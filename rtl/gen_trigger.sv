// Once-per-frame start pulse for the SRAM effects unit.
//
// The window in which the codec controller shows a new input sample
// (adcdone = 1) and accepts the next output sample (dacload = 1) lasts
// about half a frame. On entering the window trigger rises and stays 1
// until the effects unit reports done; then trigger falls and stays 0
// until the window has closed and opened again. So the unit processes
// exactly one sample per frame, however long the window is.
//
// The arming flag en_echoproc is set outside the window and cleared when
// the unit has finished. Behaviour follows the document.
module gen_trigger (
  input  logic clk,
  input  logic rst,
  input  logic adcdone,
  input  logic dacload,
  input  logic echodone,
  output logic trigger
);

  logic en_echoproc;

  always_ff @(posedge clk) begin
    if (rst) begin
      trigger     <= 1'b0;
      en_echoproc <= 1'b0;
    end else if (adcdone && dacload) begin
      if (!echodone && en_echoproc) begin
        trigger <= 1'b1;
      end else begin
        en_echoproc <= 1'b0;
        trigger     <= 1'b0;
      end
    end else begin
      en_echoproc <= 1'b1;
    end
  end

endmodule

::::

• **ACTIVITY**
Looking at the entries above, copy out every line in which "window" occurs.

• **EXERCISE ANSWER**
// The window in which the codec controller shows a new input sample
// about half a frame. On entering the window trigger rises and stays 1
// until the window has closed and opened again. So the unit processes
// exactly one sample per frame, however long the window is.
// The arming flag en_echoproc is set outside the window and cleared when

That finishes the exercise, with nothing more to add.